Your goal - When you find the line with "of the buffer." among the records below, reproduce it and each line after it exactly, ending with the line with "32'(bits_used) + 32'(consumed)".

Task data -
// cpack_line_unpacker: reads a packed compressed line back pair by pair for
// the decompressor.
//
// load (one cycle) takes a packed line, left-aligned as cpack_line_packer
// builds it. From the next cycle on, for LINE_WORDS/2 cycles, win_valid is
// high and window shows the 68 stream bits starting at the current read
// position; win_first marks the first pair of the line. Each of those cycles
// the decompressor returns how many bits the pair at the top of the window
// used (consumed), and the read position advances by that much. busy is
// high while pairs remain; bits_used is the read position, which after the
// line equals the packed line's length. A load while busy restarts.
//
// The reader's structure is this design's choice; C-Pack only requires that
// the decompressor read the compressed words in order.
module cpack_line_unpacker
  import cpack_pkg::*;
#(
  parameter int unsigned LINE_WORDS = 16,
  localparam int unsigned LINE_PAIRS = LINE_WORDS / 2,
  localparam int unsigned LINE_BITS  = LINE_PAIRS * PAIR_W,
  localparam int unsigned LEN_W      = $clog2(LINE_BITS + 1),
  localparam int unsigned CNT_W      = $clog2(LINE_PAIRS + 1)
) (
  input  logic                 clk,
  input  logic                 rst_n,
  input  logic                 load,
  input  logic [LINE_BITS-1:0] load_bits,
  input  logic [6:0]           consumed,
  output logic                 win_valid,
  output logic                 win_first,
  output logic [PAIR_W-1:0]    window,
  output logic                 busy,
  output logic [LEN_W-1:0]     bits_used
);

  logic [LINE_BITS-1:0] line;
  logic [LINE_BITS-1:0] shifted;
  logic [CNT_W-1:0]     count;

  always_comb begin
    shifted   = line << bits_used;
    window    = shifted[LINE_BITS-1 -: PAIR_W];
    win_valid = busy;
    win_first = busy && (count == '0);
  end

  always_ff @(posedge clk or negedge rst_n) begin
    if (!rst_n) begin
      line      <= '0;
      bits_used <= '0;
      count     <= '0;
      busy      <= 1'b0;
    end else if (load) begin
      line      <= load_bits;
      bits_used <= '0;
      count     <= '0;
      busy      <= 1'b1;
    end else if (busy) begin
      bits_used <= bits_used + LEN_W'(consumed);
      if (count == CNT_W'(LINE_PAIRS - 1)) begin
        busy  <= 1'b0;
      end else begin
        count <= count + 1'b1;
      end
    end
  end

  // Every pair holds two code words of at least 2 bits each, and the reader
  // may not run past the end of the buffer.
  a_consumed_range: assert property (@(posedge clk) disable iff (!rst_n)
    (busy && !load) |-> (consumed >= 7'd4 && consumed <= 7'(PAIR_W) &&
                         32'(bits_used) + 32'(consumed) <= LINE_BITS))
    else $error("consumed length %0d out of range at bit %0d", consumed, bits_used);

endmodule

Exercise response -
  // may not run past the end of the buffer.
  a_consumed_range: assert property (@(posedge clk) disable iff (!rst_n)
    (busy && !load) |-> (consumed >= 7'd4 && consumed <= 7'(PAIR_W) &&
                         32'(bits_used) + 32'(consumed) <= LINE_BITS))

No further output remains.